Notification of Tuberculosis
If every tuberculous patient were intelligent, and willing and able to follow the advice given by his doctor, if he consulted his doctor for the first symptoms of illness, if his disease were recognized by the doctor at its earliest recognizable stage, and if the doctor in every instance gave the right advice and made the necessary examinations of all “contacts,” no occasion would arise for the intervention or assistance of Public Health Authorities, except in providing bacteriological facilities and institutional accommodation. In actual fact these conditions are not secured for the majority of patients; and the private practitioner, however willing, is seldom in a position to remedy the domestic and industrial insanitary conditions which favour infection and lower resistance to infection.
Hence notification of cases of tuberculosis was advocated for many years by pioneer medical officers of health who secured voluntary notification by doctors of a considerable proportion of the total cases in their districts, and in a few instances secured compulsory notification by local enactment, before any general regulations on the subject were made. It is noteworthy that in this early period a town like Brighton, which had voluntary notification with sanatorium provision for patients willing thus to be treated, secured the notification of a larger proportion of total cases than another town in which notification was compulsory, but no sanatorium accommodation had been provided. The point is mentioned as emphasizing the general principle that compulsory measures in public health, if they are to be successful, require to be associated with full provision for the action which should follow the compulsory enactment; which provision, as in this case, may be a direct inducement to compliance with the enactment. In view of the change of central policy involved and of the unpreparedness of most local authorities to give the assistance needed for notified cases, the general enforcement of notification of tuberculosis was brought about in stages; in 1909 poor-law cases of consumption were made notifiable throughout England and Wales, hospital cases in 1911, consumption in the general community in 1912, and all forms of tuberculosis in 1913.

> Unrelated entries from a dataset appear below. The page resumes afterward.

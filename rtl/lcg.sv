// lcg: linear congruential pseudo-random generator.
//
// The state advances as x <- (A*x + C) mod 2^32 whenever `next` is high: one
// multiplication, one addition and a modulo that is simply the 32-bit wrap.
// The state itself is the output and is read as a fraction r in [0,1) with 32
// fractional bits. `seed_load` (priority over `next`) loads `seed`.
// Timing: the new value appears one clock after `next`.
// Using an LCG follows the document; the constants (Numerical Recipes) and the
// 2^32 modulus are this design's choice.
module lcg #(
  parameter logic [31:0] A = 32'd1664525,
  parameter logic [31:0] C = 32'd1013904223
) (
  input  logic        clk,
  input  logic        rst_n,
  input  logic        seed_load,
  input  logic [31:0] seed,
  input  logic        next,
  output logic [31:0] value
);
  always_ff @(posedge clk or negedge rst_n) begin
    if (!rst_n)         value <= '0;
    else if (seed_load) value <= seed;
    else if (next)      value <= A * value + C;
  end
endmodule
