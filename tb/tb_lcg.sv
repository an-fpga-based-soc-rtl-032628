// tb_lcg: checks the LCG against an independent 64-bit software model over
// many steps, including a reseed in the middle, holding when `next` is low and
// the one-clock update latency.
module tb_lcg;
  logic clk = 0, rst_n = 0, seed_load = 0, next = 0;
  logic [31:0] seed = 0, value;
  int checks = 0, failures = 0;
  longint unsigned model;

  lcg dut (.*);
  always #5 clk = ~clk;

  initial begin
    repeat (20000) @(posedge clk);
    failures++;
    $display("TB_RESULT checks=%0d failures=%0d", checks, failures);
    $finish;
  end

  task automatic chk(input logic [31:0] exp, input string what);
    checks++;
    if (value !== exp) begin
      failures++;
      $display("FAIL %s: got %h exp %h", what, value, exp);
    end
  endtask

  initial begin
    repeat (3) @(posedge clk);
    rst_n = 1;
    @(negedge clk); seed = 32'd12345; seed_load = 1;
    @(negedge clk); seed_load = 0;
    model = 12345;
    chk(32'(model), "seed");
    for (int i = 0; i < 500; i++) begin
      next = ($urandom_range(0, 3) != 0);
      @(negedge clk);
      if (next) model = (model * 1664525 + 1013904223) % (64'd1 << 32);
      chk(32'(model), "step");
    end
    next = 0;
    seed = $urandom; seed_load = 1; next = 1;
    @(negedge clk); seed_load = 0; next = 0;
    model = seed;
    chk(32'(model), "reseed over next");
    next = 1;
    for (int i = 0; i < 200; i++) begin
      @(negedge clk);
      model = (model * 1664525 + 1013904223) % (64'd1 << 32);
      chk(32'(model), "run");
    end
    $display("TB_RESULT checks=%0d failures=%0d", checks, failures);
    $finish;
  end
endmodule
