// fifo_suite: the family of 16-word self-timed FIFOs, side by side.
//
// Six independent FIFOs with the same capacity and the same two-phase
// bundled-data interface, differing only in how a word travels from input to
// output:
//   lin   the 16-stage linear micropipeline (baseline)
//   par   the parallel FIFO: four 4-stage arms
//   tree  the 16-word tree FIFO
//   sq    the square FIFO: 4 columns of 2 stages
//   arb1  the arbited FIFO with type-1 top cells
//   arb2  the arbited FIFO with type-2 top cells
//
// Each FIFO has its own input channel (<x>_rin toggles per word, <x>_ain
// toggles back when the word is taken, <x>_din held meanwhile) and output
// channel (<x>_rout, <x>_aout, <x>_dout). They share only the clock and the
// master clear. The clock is the time step of the control elements: each
// C-element, toggle, select and latch-pass flip-flop changes at most once per
// clock, so latencies in clocks count control-element delays. Empty-FIFO
// latencies in this model: lin 16, par 6, tree 11, sq 7, arb1 3, arb2 4.
//
// Origin: The six FIFOs are the ones the original work compares at 16 words;
// putting them side by side in one top with separate channels is this design's
// choice.
module fifo_suite #(
  parameter int unsigned WIDTH = fifo_pkg::FIFO_WIDTH
) (
  input  logic             clk,
  input  logic             rst_n,
  input  logic             lin_rin,
  output logic             lin_ain,
  input  logic [WIDTH-1:0] lin_din,
  output logic             lin_rout,
  input  logic             lin_aout,
  output logic [WIDTH-1:0] lin_dout,
  input  logic             par_rin,
  output logic             par_ain,
  input  logic [WIDTH-1:0] par_din,
  output logic             par_rout,
  input  logic             par_aout,
  output logic [WIDTH-1:0] par_dout,
  input  logic             tree_rin,
  output logic             tree_ain,
  input  logic [WIDTH-1:0] tree_din,
  output logic             tree_rout,
  input  logic             tree_aout,
  output logic [WIDTH-1:0] tree_dout,
  input  logic             sq_rin,
  output logic             sq_ain,
  input  logic [WIDTH-1:0] sq_din,
  output logic             sq_rout,
  input  logic             sq_aout,
  output logic [WIDTH-1:0] sq_dout,
  input  logic             arb1_rin,
  output logic             arb1_ain,
  input  logic [WIDTH-1:0] arb1_din,
  output logic             arb1_rout,
  input  logic             arb1_aout,
  output logic [WIDTH-1:0] arb1_dout,
  input  logic             arb2_rin,
  output logic             arb2_ain,
  input  logic [WIDTH-1:0] arb2_din,
  output logic             arb2_rout,
  input  logic             arb2_aout,
  output logic [WIDTH-1:0] arb2_dout
);

  linear_fifo #(.WIDTH(WIDTH), .DEPTH(16)) u_lin (
    .clk, .rst_n, .rin(lin_rin), .ain(lin_ain), .din(lin_din),
    .rout(lin_rout), .aout(lin_aout), .dout(lin_dout)
  );

  parallel_fifo #(.WIDTH(WIDTH), .WAYS(4), .ARM_DEPTH(4)) u_par (
    .clk, .rst_n, .rin(par_rin), .ain(par_ain), .din(par_din),
    .rout(par_rout), .aout(par_aout), .dout(par_dout)
  );

  tree_fifo16 #(.WIDTH(WIDTH)) u_tree (
    .clk, .rst_n, .rin(tree_rin), .ain(tree_ain), .din(tree_din),
    .rout(tree_rout), .aout(tree_aout), .dout(tree_dout)
  );

  square_fifo #(.WIDTH(WIDTH), .COLS(4), .COL_DEPTH(2)) u_sq (
    .clk, .rst_n, .rin(sq_rin), .ain(sq_ain), .din(sq_din),
    .rout(sq_rout), .aout(sq_aout), .dout(sq_dout)
  );

  arbited_fifo #(.WIDTH(WIDTH), .HALF(8), .TYPE(1)) u_arb1 (
    .clk, .rst_n, .rin(arb1_rin), .ain(arb1_ain), .din(arb1_din),
    .rout(arb1_rout), .aout(arb1_aout), .dout(arb1_dout)
  );

  arbited_fifo #(.WIDTH(WIDTH), .HALF(8), .TYPE(2)) u_arb2 (
    .clk, .rst_n, .rin(arb2_rin), .ain(arb2_ain), .din(arb2_din),
    .rout(arb2_rout), .aout(arb2_aout), .dout(arb2_dout)
  );
endmodule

It was not anticipated that complete notification of cases would be obtained for some years, but a review of English national experience of notification of tuberculosis up to the present time necessitates the confession that there has been failure to secure the coöperation of an unexpectedly large proportion of the medical profession in this public-health duty. Many cases have never been notified and in a large number of other cases notification has been belated; Dr. Barwise, County Medical Officer of Health of Derbyshire, obtained information as to 417 deaths certified during 1917 to be due to tuberculosis, and found that of this number 39 per cent. had never been notified, and that over 70 per cent. had either not been notified or died within twelve weeks of notification. This may be an exceptionally bad experience; but the duty of notification in many areas is only imperfectly performed, and no adequate steps are being taken to diminish this default.